**Work instruction:** Only the lines from the top of the data through the line with "return x + z;" should be repeated, each exactly as written.

---------- Dataset

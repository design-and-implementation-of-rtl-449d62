// tb_alu: random and corner-case operands for every ALU operation, compared
// with results computed here from SystemVerilog's own arithmetic.
`timescale 1ns/1ps
module tb_alu;
  import rv_pkg::*;
  alu_op_e     op;
  logic [31:0] a, b, y;
  int checks = 0, failures = 0;

  alu dut (.op, .a, .b, .y);

  function automatic logic [31:0] ref_alu(input alu_op_e o, input logic [31:0] x, input logic [31:0] z);
    longint sx, sz, ux, uz;
    sx = longint'(signed'(x)); sz = longint'(signed'(z));
    ux = longint'({32'd0, x}); uz = longint'({32'd0, z});
    case (o)
      ALU_ADD:    return x + z;
      ALU_SUB:    return x - z;
      ALU_SLL:    return x << z[4:0];
      ALU_SLT:    return (sx < sz) ? 1 : 0;
      ALU_SLTU:   return (ux < uz) ? 1 : 0;
      ALU_XOR:    return x ^ z;
      ALU_SRL:    return x >> z[4:0];
      ALU_SRA:    return 32'(sx >>> z[4:0]);
      ALU_OR:     return x | z;
      ALU_AND:    return x & z;
      ALU_PASSB:  return z;
      ALU_MUL:    return 32'(sx * sz);
      ALU_MULH:   return 32'((sx * sz) >>> 32);
      ALU_MULHSU: return 32'((sx * uz) >>> 32);
      ALU_MULHU:  return 32'((ux * uz) >> 32);
      default:    return 0;
    endcase
  endfunction

  logic [31:0] corner[6] = '{32'd0, 32'd1, 32'hFFFF_FFFF, 32'h8000_0000, 32'h7FFF_FFFF, 32'd31};

  initial begin
    for (int o = 0; o <= int'(ALU_MULHU); o++) begin
      for (int n = 0; n < 600; n++) begin
        op = alu_op_e'(o);
        a = (n < 36) ? corner[n % 6] : $urandom;
        b = (n < 36) ? corner[n / 6] : $urandom;
        #1;
        checks++;
        if (y !== ref_alu(op, a, b)) begin
          failures++;
          $display("FAIL: op %s a=%h b=%h y=%h expected %h", op.name(), a, b, y, ref_alu(op, a, b));
        end
      end
    end
    $display("TB_RESULT checks=%0d failures=%0d", checks, failures);
    $finish;
  end

  initial begin
    #100000; failures++; $display("FAIL: watchdog");
    $display("TB_RESULT checks=%0d failures=%0d", checks, failures); $finish;
  end
endmodule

--------------------

**Finished task:**
repository design-and-implementation-of-rtl-449d62
// tb_alu: random and corner-case operands for every ALU operation, compared
// with results computed here from SystemVerilog's own arithmetic.
`timescale 1ns/1ps
module tb_alu;
  import rv_pkg::*;
  alu_op_e     op;
  logic [31:0] a, b, y;
  int checks = 0, failures = 0;

  alu dut (.op, .a, .b, .y);

  function automatic logic [31:0] ref_alu(input alu_op_e o, input logic [31:0] x, input logic [31:0] z);
    longint sx, sz, ux, uz;
    sx = longint'(signed'(x)); sz = longint'(signed'(z));
    ux = longint'({32'd0, x}); uz = longint'({32'd0, z});
    case (o)
      ALU_ADD:    return x + z;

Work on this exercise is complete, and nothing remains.